At a very young age, Valaida Snow was taught along with her siblings how to perform in front of a crowd. Snow showed great promise as a remarkable little performer; she was known to always pull tactics to outshine her siblings. However, she did have one sister who was a great performer as well.
By the time Snow was five years old, she was quite the little dancer, singer, and violin player. She performed under the name Valada the Great. Valada the Great was the star attraction of the Pickaninny Troubadours, who were managed and trained by the Snow parents. By the age of 15, Snow had mastered playing the bass, banjo, trumpet, clarinet, saxophone, and harp. Although she could play all the instruments well, her first love was the trumpet. Snow now preferred to be known as “Little Louis,” after the great Louis Armstrong who had already acknowledged Snow as being the “second” greatest trumpet player alive. Most people were not accustomed to women playing instruments during this time.

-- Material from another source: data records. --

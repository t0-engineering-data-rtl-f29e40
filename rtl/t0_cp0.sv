// t0_cp0: system control coprocessor (CP0) of T0.
//
// Holds the CP0 registers read by MFC0 and written by MTC0:
//   0 fromhost   8-bit, written by the host over SIP, read-only here
//   1 tohost     8-bit read/write, cleared by reset, read by the host over SIP
//   2 vuepc      PC of the last vector memory instruction with an address error
//   3 vubadvaddr faulting address of that error
//   8 badvaddr   faulting address of a scalar AdEL/AdES
//   9 count      increments every cycle
//  11 compare    ip7 is set when count equals compare; writing compare clears it
//  12 status     CU[31:28] (bits 29, 31 wired to 0), IM[15:8], KU/IE stack [5:0]
//  13 cause      BD[31], CE[29:28], IP[15:8], ExcCode[6:2]; only ip5 writable
//  14 epc        restart address, read-only
//  15 prid       implementation 0 (T0) in [15:8], revision in [7:0]
// Unused register numbers read as zero.
//
// Interrupts (level sensitive) in decreasing priority: host (ip6, follows the
// SIP int register), vector address error (ip5, sticky), timer (ip7, sticky),
// external 0 (ip4) and external 1 (ip3), which are inverted registered copies
// of the active-low pins extintb[0] and extintb[1].  An interrupt is taken when
// its IP and IM bits and iec are set.  Interrupts take priority over the
// synchronous exceptions, which are prioritised AdEF, CpU, RI, Sys, Bp, Ov, VUE,
// AdEL, AdES.  Both are taken for the instruction entering the M stage
// (m_valid): the KU/IE stack is pushed left two bits with kuc=iec=0, epc gets
// the instruction's PC or, in a branch delay slot, the branch's PC (m_pc - 4),
// cause.bd and ExcCode are written (ExcCode left unchanged for the external
// interrupts, whose code is undefined) and exc_take is raised with the vector
// address in exc_vector.  rfe pops the stack right two bits, leaving KUo/IEo.
//
// Timing: register writes, exception entry and rfe all take effect at the next
// clock edge; MFC0 reads are combinational.  Reset (synchronous, active high)
// clears kuc, iec and tohost only, as T0 specifies; software initialises the
// rest.  The pipeline delays before a status or cause write takes effect belong
// to the CPU pipeline and are not modelled here.  PRID_REV is this
// implementation's choice.
module t0_cp0
  import t0_pkg::*;
#(
  parameter logic [7:0] PRID_REV = 8'h00
) (
  input  logic        clk,
  input  logic        rst,
  // MTC0 / MFC0
  input  logic        mtc0_we,
  input  logic [4:0]  mtc0_addr,
  input  logic [31:0] mtc0_wdata,
  input  logic [4:0]  mfc0_addr,
  output logic [31:0] mfc0_rdata,
  // SIP
  input  logic        fromhost_we,
  input  logic [7:0]  fromhost_wdata,
  output logic [7:0]  tohost,
  input  logic        intfromhost,
  // vector unit address error
  input  logic        vu_adderr,
  input  logic [31:0] vu_adderr_pc,
  input  logic [31:0] vu_adderr_addr,
  // external interrupt pins, active low
  input  logic [1:0]  extintb,
  // instruction entering M
  input  logic        m_valid,
  input  logic [31:0] m_pc,
  input  logic        m_bd,
  input  sync_exc_t   m_exc,
  input  logic [1:0]  m_ce,
  input  logic [31:0] m_badvaddr,
  input  logic        rfe,
  output logic        exc_take,
  output logic [31:0] exc_vector,
  output logic [31:0] count,
  output logic        kuc,          // 1 = user mode
  output logic [3:0]  cu,
  output logic        int_pending   // some enabled interrupt is pending
);
  logic [7:0]  fromhost_q, tohost_q;
  logic [31:0] vuepc_q, vubad_q, badv_q, count_q, compare_q, epc_q;
  logic [3:0]  cu_q;            // cu[3] and cu[1] are kept at zero
  logic [7:0]  im_q;
  logic [5:0]  kuie_q;
  logic        bd_q;
  logic [1:0]  ce_q;
  logic [4:0]  exccode_q;
  logic        ip7_q, ip5_q, ip4_q, ip3_q;
  logic [7:0]  ip;
  logic [31:0] status_w, cause_w;

  // interrupt selection
  logic        iec;
  logic [7:0]  en;
  logic        int_take, sexc_take;
  logic [31:0] int_vec;
  logic [4:0]  int_code;
  logic        int_code_valid;
  exccode_e    sexc_code;

  assign ip       = {ip7_q, intfromhost, ip5_q, ip4_q, ip3_q, 3'b000};
  assign iec      = kuie_q[0];
  assign en       = ip & im_q & {8{iec}};
  assign status_w = {cu_q, 12'b0, im_q, 2'b00, kuie_q};
  assign cause_w  = {bd_q, 1'b0, ce_q, 12'b0, ip, 1'b0, exccode_q, 2'b00};

  always_comb begin
    int_take       = 1'b1;
    int_vec        = EXC_VECTOR;
    int_code       = EXC_HINT;
    int_code_valid = 1'b1;
    if      (en[6]) int_code = EXC_HINT;
    else if (en[5]) int_code = EXC_VINT;
    else if (en[7]) int_code = EXC_TINT;
    else if (en[4]) begin int_vec = EXT0_VECTOR; int_code_valid = 1'b0; end
    else if (en[3]) begin int_vec = EXT1_VECTOR; int_code_valid = 1'b0; end
    else            int_take = 1'b0;
  end

  always_comb begin
    sexc_take = 1'b1;
    sexc_code = EXC_ADEF;
    if      (m_exc.adef) sexc_code = EXC_ADEF;
    else if (m_exc.cpu)  sexc_code = EXC_CPU;
    else if (m_exc.ri)   sexc_code = EXC_RI;
    else if (m_exc.sys)  sexc_code = EXC_SYS;
    else if (m_exc.bp)   sexc_code = EXC_BP;
    else if (m_exc.ov)   sexc_code = EXC_OV;
    else if (m_exc.vue)  sexc_code = EXC_VUE;
    else if (m_exc.adel) sexc_code = EXC_ADEL;
    else if (m_exc.ades) sexc_code = EXC_ADES;
    else                 sexc_take = 1'b0;
  end

  assign int_pending = |en;
  assign exc_take    = m_valid && (int_take || sexc_take);
  assign exc_vector  = int_take ? int_vec : EXC_VECTOR;

  always_ff @(posedge clk) begin
    // count / compare
    if (mtc0_we && mtc0_addr == CP0_COUNT) count_q <= mtc0_wdata;
    else                                   count_q <= count_q + 32'd1;
    if (mtc0_we && mtc0_addr == CP0_COMPARE) begin
      compare_q <= mtc0_wdata;
      ip7_q     <= 1'b0;
    end else if (count_q == compare_q) begin
      ip7_q     <= 1'b1;
    end

    // external interrupts: inverted clocked copies of the pins
    ip4_q <= ~extintb[0];
    ip3_q <= ~extintb[1];

    // host communication
    if (fromhost_we) fromhost_q <= fromhost_wdata;
    if (rst)                                       tohost_q <= 8'h00;
    else if (mtc0_we && mtc0_addr == CP0_TOHOST)   tohost_q <= mtc0_wdata[7:0];

    // vector address error: sticky ip5, writable through cause
    if (vu_adderr) begin
      ip5_q   <= 1'b1;
      vuepc_q <= vu_adderr_pc;
      vubad_q <= vu_adderr_addr;
    end else if (mtc0_we && mtc0_addr == CP0_CAUSE) begin
      ip5_q   <= mtc0_wdata[13];
    end

    // status
    if (mtc0_we && mtc0_addr == CP0_STATUS) begin
      cu_q   <= {1'b0, mtc0_wdata[30], 1'b0, mtc0_wdata[28]};
      im_q   <= {mtc0_wdata[15:11], 3'b000};
      kuie_q <= mtc0_wdata[5:0];
    end

    // exception entry and return
    if (exc_take) begin
      kuie_q <= {kuie_q[3:0], 2'b00};
      epc_q  <= m_bd ? (m_pc - 32'd4) : m_pc;
      bd_q   <= m_bd;
      if (int_take) begin
        if (int_code_valid) exccode_q <= int_code;
      end else begin
        exccode_q <= sexc_code;
        if (sexc_code == EXC_CPU) ce_q <= m_ce;
        if (sexc_code == EXC_ADEL || sexc_code == EXC_ADES) badv_q <= m_badvaddr;
      end
    end else if (rfe) begin
      kuie_q[3:0] <= kuie_q[5:2];
    end

    if (rst) begin
      kuie_q[1:0] <= 2'b00;   // kernel mode, interrupts disabled
    end
  end

  always_comb begin
    unique case (mfc0_addr)
      CP0_FROMHOST:   mfc0_rdata = {24'b0, fromhost_q};
      CP0_TOHOST:     mfc0_rdata = {24'b0, tohost_q};
      CP0_VUEPC:      mfc0_rdata = vuepc_q;
      CP0_VUBADVADDR: mfc0_rdata = vubad_q;
      CP0_BADVADDR:   mfc0_rdata = badv_q;
      CP0_COUNT:      mfc0_rdata = count_q;
      CP0_COMPARE:    mfc0_rdata = compare_q;
      CP0_STATUS:     mfc0_rdata = status_w;
      CP0_CAUSE:      mfc0_rdata = cause_w;
      CP0_EPC:        mfc0_rdata = epc_q;
      CP0_PRID:       mfc0_rdata = {16'b0, 8'h00, PRID_REV};
      default:        mfc0_rdata = 32'b0;
    endcase
  end

  assign tohost = tohost_q;
  assign count  = count_q;
  assign kuc    = kuie_q[1];
  assign cu     = cu_q;
endmodule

By age 17, she started touring throughout the United States, and her acclaim was such that she was soon invited to perform in Europe and China. Her career hit a high point during the 1930s and she returned to perform a bit in the United States. She joined Ethel Water’s show, Rhapsody in Black. She soon moved on to the Apollo and then returned to Europe.
When Valaida returned to Paris, it was during the onset of World War II. She was urged by Josephine Baker to return back to the U.S as the news of the war worsened, but Snow did not want to deter from her schedule. Denmark was one of the first countries to fall to the Nazis, and in 1941, Snow became a prisoner of war. She was released 18 months later weighing just 65 pounds.
She tried to make a comeback after her imprisonment, but was never fully able to. Valaida Snow died of a brain hemorrhage while waiting to go onstage at the Palace Theatre in New York on May 30, 1956.